I am trying to run simple openmpi test on two servers.
mpirun --report-bindings --host serv1.cell,serv2.cell -np 2 hostname
Both servers runs OpenSuse 13.2 and have similar network inteface configuration:
ens2f0 - internet connection, External firewall zone
ens2f1 - lan connection (192.168.0.0), Internal firewall zone
ens2f2 - bonding slave, Internal firewall zone
ens2f3 - bonding slave, Internal firewall zone
bond0 - bonding inteface (192.168.6.0), different subnet than ensf1, Internal firewall zone
serv1.cell and serv2.cell are defined in /etc/hosts as adresses in the bonding network (192.168.6.0)

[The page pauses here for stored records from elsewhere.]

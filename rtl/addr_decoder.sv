// addr_decoder: the shared bus's 2:4 address decoder.
//
// The two top bits of the bus address pick one of the four RAM slaves; the
// decoder raises that slave's enable and puts the bus data on that slave's
// data lines only (the others see zero). The 2:4 decoding follows the
// description; taking the slave number from address bits [11:10] and
// gating all enables with "a master holds the bus" (valid) are this
// design's choice. The 10-bit word address and rd/wr are shared by all
// slaves and need no decoding. Combinational.
module addr_decoder
  import mpsoc_pkg::*;
(
  input  logic                              valid,
  input  logic [SLV_SEL_W-1:0]              slv,
  input  logic [DATA_W-1:0]                 data,
  output logic [N_SLAVES-1:0]               slv_en,
  output logic [N_SLAVES-1:0][DATA_W-1:0]   slv_data
);

  always_comb begin
    slv_en   = '0;
    slv_data = '0;
    for (int s = 0; s < N_SLAVES; s++) begin
      if (valid && slv == SLV_SEL_W'(s)) begin
        slv_en[s]   = 1'b1;
        slv_data[s] = data;
      end
    end
  end

endmodule
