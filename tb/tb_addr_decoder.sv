// tb_addr_decoder: self-checking test of the 2:4 address decoder.
// All slave numbers with valid high and low and random data: exactly the
// addressed slave is enabled and gets the data, the others get zero, and
// nothing is enabled without a bus owner.
module tb_addr_decoder;
  import mpsoc_pkg::*;
  logic             valid;
  logic [1:0]       slv;
  logic [31:0]      data;
  logic [3:0]       slv_en;
  logic [3:0][31:0] slv_data;
  int checks = 0, failures = 0;
  logic clk = 0;
  always #5 clk = ~clk;

  addr_decoder dut (.valid, .slv, .data, .slv_en, .slv_data);

  initial begin
    repeat (10000) @(posedge clk);
    failures++;
    $display("watchdog expired");
    $display("TB_RESULT checks=%0d failures=%0d", checks, failures);
    $finish;
  end

  initial begin
    for (int n = 0; n < 200; n++) begin
      valid = (n % 8) < 4;
      slv = 2'(n);
      data = $urandom;
      #1;
      for (int s = 0; s < 4; s++) begin
        bit hit;
        hit = valid && (slv == 2'(s));
        checks++;
        if (slv_en[s] !== hit || slv_data[s] !== (hit ? data : 32'h0)) begin
          failures++;
          $display("FAIL valid=%b slv=%0d slave %0d en=%b data=%h", valid, slv, s, slv_en[s], slv_data[s]);
        end
      end
    end
    $display("TB_RESULT checks=%0d failures=%0d", checks, failures);
    $finish;
  end
endmodule
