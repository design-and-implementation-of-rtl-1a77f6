// alu: the processor's arithmetic unit and logic unit, side by side.
//
// Both units see the two 16-bit operands zero-extended to 32 bits and work
// at the same time; the arithmetic unit produces X and the logic unit Y,
// each 32 bits wide, and the control unit after them picks one. That split
// (two 32-bit units, two 32-bit outputs) follows the design description.
// The operations themselves and their codes are this design's choice, since
// the description names none: see arith_op_e and logic_op_e in mpsoc_pkg.
// Purely combinational: X and Y follow a, b and the op codes in the same cycle.
module alu
  import mpsoc_pkg::*;
(
  input  logic [OPND_W-1:0] a,
  input  logic [OPND_W-1:0] b,
  input  arith_op_e         aop,
  input  logic_op_e         lop,
  output logic [DATA_W-1:0] x,   // arithmetic result
  output logic [DATA_W-1:0] y    // logic result
);

  logic [DATA_W-1:0] a32, b32;
  assign a32 = DATA_W'(a);
  assign b32 = DATA_W'(b);

  always_comb begin
    unique case (aop)
      AR_ADD:  x = a32 + b32;
      AR_SUB:  x = a32 - b32;
      AR_MUL:  x = a32 * b32;
      AR_INCA: x = a32 + 1'b1;
      AR_DECA: x = a32 - 1'b1;
      AR_INCB: x = b32 + 1'b1;
      AR_DECB: x = b32 - 1'b1;
      AR_PASA: x = a32;
    endcase
  end

  always_comb begin
    unique case (lop)
      LG_AND: y = a32 & b32;
      LG_OR:  y = a32 | b32;
      LG_XOR: y = a32 ^ b32;
      LG_NOT: y = ~a32;
    endcase
  end

endmodule
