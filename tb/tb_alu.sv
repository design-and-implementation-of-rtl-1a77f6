// tb_alu: self-checking test of the ALU's arithmetic and logic units.
//
// Drives every arithmetic and logic operation code with corner operands
// (0, 1, all ones, 0x8000) and random ones, and compares X and Y with a
// reference computed here in 64-bit arithmetic and truncated to 32 bits.
module tb_alu;
  import mpsoc_pkg::*;

  logic [15:0] a, b;
  arith_op_e   aop;
  logic_op_e   lop;
  logic [31:0] x, y;
  int checks = 0, failures = 0;
  logic clk = 0;
  always #5 clk = ~clk;

  alu dut (.a, .b, .aop, .lop, .x, .y);

  function automatic logic [31:0] ref_x(logic [15:0] a, logic [15:0] b, logic [2:0] op);
    longint ua = longint'(a), ub = longint'(b);
    longint r;
    case (op)
      3'd0: r = ua + ub;
      3'd1: r = ua - ub;
      3'd2: r = ua * ub;
      3'd3: r = ua + 1;
      3'd4: r = ua - 1;
      3'd5: r = ub + 1;
      3'd6: r = ub - 1;
      default: r = ua;
    endcase
    return r[31:0];
  endfunction

  function automatic logic [31:0] ref_y(logic [15:0] a, logic [15:0] b, logic [1:0] op);
    case (op)
      2'd0: return {16'h0, a & b};
      2'd1: return {16'h0, a | b};
      2'd2: return {16'h0, a ^ b};
      default: return {16'hFFFF, ~a};
    endcase
  endfunction

  task automatic check_one(logic [15:0] ta, logic [15:0] tb_, logic [2:0] ao, logic [1:0] lo);
    a = ta; b = tb_; aop = arith_op_e'(ao); lop = logic_op_e'(lo);
    #1;
    checks++;
    if (x !== ref_x(ta, tb_, ao) || y !== ref_y(ta, tb_, lo)) begin
      failures++;
      $display("FAIL a=%h b=%h aop=%0d lop=%0d x=%h (exp %h) y=%h (exp %h)",
               ta, tb_, ao, lo, x, ref_x(ta, tb_, ao), y, ref_y(ta, tb_, lo));
    end
  endtask

  initial begin
    repeat (100000) @(posedge clk);
    failures++;
    $display("watchdog expired");
    $display("TB_RESULT checks=%0d failures=%0d", checks, failures);
    $finish;
  end

  initial begin
    logic [15:0] corner [4] = '{16'h0000, 16'h0001, 16'hFFFF, 16'h8000};
    for (int op = 0; op < 8; op++)
      foreach (corner[i]) foreach (corner[j])
        check_one(corner[i], corner[j], 3'(op), 2'(op));
    for (int n = 0; n < 2000; n++)
      check_one(16'($urandom), 16'($urandom), 3'($urandom), 2'($urandom));
    $display("TB_RESULT checks=%0d failures=%0d", checks, failures);
    $finish;
  end
endmodule
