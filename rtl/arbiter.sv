// arbiter: the shared bus's arbiter, fixed priority by default.
//
// Four request lines REQ0..REQ3 come in, four grant lines GNT0..GNT3 go
// out, with its own clock and reset, as the design description gives it.
// The description calls the scheme "round robin based" but also says three
// times that the priorities are static: REQ0 (processor 1) highest, REQ3
// (processor 4) lowest. The default, ROUND_ROBIN = 0, follows the fixed
// priorities. ROUND_ROBIN = 1 builds the round-robin reading instead: the
// search for a request starts just after the last master granted, so every
// requester is served within N grants.
//
// Timing, this design's choice: the grant is registered. On every rising
// edge the winner among the active requests is granted for the next cycle,
// and the decision is taken afresh each cycle, so with fixed priority a
// higher-priority request takes the bus from a lower one at the next edge.
// With no request, no grant. Reset (synchronous, active high) clears all
// grants and points the round-robin search at REQ0. At most one grant is
// ever high.
module arbiter #(
  parameter int unsigned N           = 4,
  parameter bit          ROUND_ROBIN = 1'b0
) (
  input  logic         clk,
  input  logic         rst,
  input  logic [N-1:0] req,
  output logic [N-1:0] gnt
);

  localparam int unsigned IW = (N > 1) ? $clog2(N) : 1;

  logic [N-1:0]  gnt_next;
  logic [IW-1:0] last;      // index of the last master granted

  // Fixed: lowest index wins. Round robin: first index after `last` wins,
  // wrapping around.
  always_comb begin
    int unsigned idx;
    gnt_next = '0;
    for (int unsigned k = N; k > 0; k--) begin
      if (ROUND_ROBIN) idx = (32'(last) + k) % N;
      else             idx = k - 1;
      if (req[idx]) gnt_next = N'(1) << idx;
    end
  end

  always_ff @(posedge clk) begin
    if (rst) begin
      gnt  <= '0;
      last <= IW'(N - 1);
    end else begin
      gnt <= gnt_next;
      for (int unsigned i = 0; i < N; i++)
        if (gnt_next[i]) last <= IW'(i);
    end
  end

  a_gnt_onehot0: assert property (@(posedge clk) disable iff (rst) $onehot0(gnt))
    else $error("arbiter: more than one grant");
  a_gnt_has_req: assert property (@(posedge clk) disable iff (rst)
                                  |gnt_next |-> |req)
    else $error("arbiter: grant without request");

endmodule
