// tb_arbiter: self-checking test of the fixed-priority arbiter.
// Requests change on the falling edge; after each rising edge the grant
// must be the one-hot code of the lowest-numbered active request of that
// edge (REQ0 highest), or zero with no request. Covers all 16 request
// patterns, reset, and a low-priority master losing the bus to a
// higher-priority one at the next edge.
// A second arbiter built with ROUND_ROBIN = 1 runs on the same requests and
// is checked against a round-robin reference that starts its search just
// after the last master it granted.
module tb_arbiter;
  logic       clk = 0, rst;
  logic [3:0] req, gnt, gnt_rr;
  int         rr_last;
  int checks = 0, failures = 0;
  always #5 clk = ~clk;

  arbiter dut (.clk, .rst, .req, .gnt);
  arbiter #(.ROUND_ROBIN(1'b1)) dut_rr (.clk, .rst, .req, .gnt(gnt_rr));

  function automatic logic [3:0] rr(logic [3:0] r, int last);
    for (int k = 1; k <= 4; k++)
      if (r[(last + k) % 4]) return 4'(1 << ((last + k) % 4));
    return 4'b0000;
  endfunction

  function automatic logic [3:0] prio(logic [3:0] r);
    if (r[0]) return 4'b0001;
    if (r[1]) return 4'b0010;
    if (r[2]) return 4'b0100;
    if (r[3]) return 4'b1000;
    return 4'b0000;
  endfunction

  task automatic step(logic [3:0] r);
    @(negedge clk) req = r;
    @(posedge clk); #1;
    checks++;
    if (gnt !== prio(r)) begin
      failures++; $display("FAIL req=%b gnt=%b exp %b", r, gnt, prio(r));
    end
    checks++;
    if (gnt_rr !== rr(r, rr_last)) begin
      failures++; $display("FAIL round robin req=%b gnt=%b exp %b", r, gnt_rr, rr(r, rr_last));
    end
    for (int i = 0; i < 4; i++) if (rr(r, rr_last)[i]) begin rr_last = i; break; end
  endtask

  initial begin
    repeat (10000) @(posedge clk);
    failures++;
    $display("watchdog expired");
    $display("TB_RESULT checks=%0d failures=%0d", checks, failures);
    $finish;
  end

  initial begin
    rst = 1; req = 4'hF;
    @(posedge clk); #1;
    checks++;
    if (gnt !== 0) begin failures++; $display("FAIL reset gnt=%b", gnt); end
    @(negedge clk) rst = 0;
    rr_last = 3;
    for (int r = 0; r < 16; r++) step(4'(r));
    // pre-emption: master 3 holds the bus, master 1 arrives
    step(4'b1000); step(4'b1010); step(4'b1000);
    for (int n = 0; n < 500; n++) step(4'($urandom));
    // all four requesting: fixed priority keeps master 0, round robin
    // serves 0, 1, 2, 3 in turn
    for (int n = 0; n < 8; n++) step(4'b1111);
    // reset in mid-operation
    @(negedge clk) rst = 1; req = 4'b0100;
    @(posedge clk); #1;
    checks++;
    if (gnt !== 0) begin failures++; $display("FAIL reset gnt=%b", gnt); end
    $display("TB_RESULT checks=%0d failures=%0d", checks, failures);
    $finish;
  end
endmodule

Openmpi was installed from default repos using zypper.
If both firewall are off - everything is fine, but when one of them is running, strange things happens.
If I turn off firewall on serv1, and runs it on serv2, openmpi works on serv1:
serv1.cell:~ # mpirun --report-bindings --host serv1.cell,serv2.cell -np 2 hostname
serv2.cell
serv1.cell
And does not work on serv2:
serv2.cell:~ # mpirun --report-bindings --host serv1.cell,serv2.cell -np 2 hostname
If I turn off firewall on serv2, and run it on on serv1 it goes the other way around: serv2 works fine, but serv1 stucks.
I also tried a simple test using netcat: both firewall are on, netcat listen on serv1, connection and data from serv2 is ok, and vice versa, so the firewalls allows anything though bond0. It is not a solution to turn firewalls off, so how I should configure OpenMPI (or firewall) to make both servers work properly?